■ Work to be completed ■
Please quote exactly the opening lines of the data, from the first line to the one where "initial #1 rst_n" appears.

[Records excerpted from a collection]
::::::

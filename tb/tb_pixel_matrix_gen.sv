// tb_pixel_matrix_gen: 3x3 window generation from three rows.
//
// For several random row triples of a 9-pixel-wide image: load the three rows, then
// request W-2 shifts (with random gaps). Each shift must give, one cycle later,
// win_valid with P0..P8 = rows r..r+2, columns c..c+2 (row-major) and the coordinates
// given with the request; win_valid must be low on cycles without a shift.
module tb_pixel_matrix_gen;
  import sobel_pkg::*;
  localparam int W = 9, H = 16;
  localparam int RW = $clog2(H), CW = $clog2(W);
  logic clk = 1'b0, rst_n = 1'b1;
  always #5 clk = ~clk;
  initial #1 rst_n = 1'b0;   // power-on reset: a falling edge for the asynchronous reset
  logic load = 0, shift = 0;
  logic [RW-1:0] row_in = 0, win_row;
  logic [CW-1:0] col_in = 0, win_col;
  pixel_t [W-1:0] dout1, dout2, dout3;
  window_t win;
  logic win_valid;
  pixel_t rows [3][W];
  int checks = 0, failures = 0;

  pixel_matrix_gen #(.IMG_W(W), .IMG_H(H)) dut (.*);

  initial begin
    repeat (2) @(negedge clk);
    rst_n = 1;
    @(negedge clk);
    checks++; if (win_valid) failures++;
    for (int t = 0; t < 12; t++) begin
      automatic int r = $urandom_range(0, H-3);
      for (int c = 0; c < W; c++) begin
        rows[0][c] = pixel_t'($urandom); rows[1][c] = pixel_t'($urandom); rows[2][c] = pixel_t'($urandom);
        dout1[c] = rows[0][c]; dout2[c] = rows[1][c]; dout3[c] = rows[2][c];
      end
      load = 1;
      @(negedge clk) load = 0;
      checks++; if (win_valid) begin failures++; $display("FAIL valid after load"); end
      for (int c = 0; c <= W-3; c++) begin
        bit ok;
        if ($urandom_range(0, 2) == 0) begin
          @(negedge clk);
          checks++; if (win_valid) begin failures++; $display("FAIL valid without shift"); end
        end
        shift = 1; row_in = RW'(r); col_in = CW'(c);
        @(negedge clk) shift = 0; row_in = '0; col_in = '0;
        ok = win_valid && int'(win_row) == r && int'(win_col) == c;
        for (int k = 0; k < 9; k++) ok &= win[k] == rows[k/3][c + k%3];
        checks++;
        if (!ok) begin failures++; $display("FAIL window triple %0d col %0d", t, c); end
      end
      @(negedge clk);
      checks++; if (win_valid) failures++;
    end
    $display("TB_RESULT checks=%0d failures=%0d", checks, failures);
    $finish;
  end

  initial begin
    repeat (10000) @(posedge clk);
    failures++;
    $display("watchdog expired");
    $display("TB_RESULT checks=%0d failures=%0d", checks, failures);
    $finish;
  end
endmodule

::::::

■ Reply ■
filename tb/tb_pixel_matrix_gen.sv
// tb_pixel_matrix_gen: 3x3 window generation from three rows.
//
// For several random row triples of a 9-pixel-wide image: load the three rows, then
// request W-2 shifts (with random gaps). Each shift must give, one cycle later,
// win_valid with P0..P8 = rows r..r+2, columns c..c+2 (row-major) and the coordinates
// given with the request; win_valid must be low on cycles without a shift.
module tb_pixel_matrix_gen;
  import sobel_pkg::*;
  localparam int W = 9, H = 16;
  localparam int RW = $clog2(H), CW = $clog2(W);
  logic clk = 1'b0, rst_n = 1'b1;
  always #5 clk = ~clk;
  initial #1 rst_n = 1'b0;   // power-on reset: a falling edge for the asynchronous reset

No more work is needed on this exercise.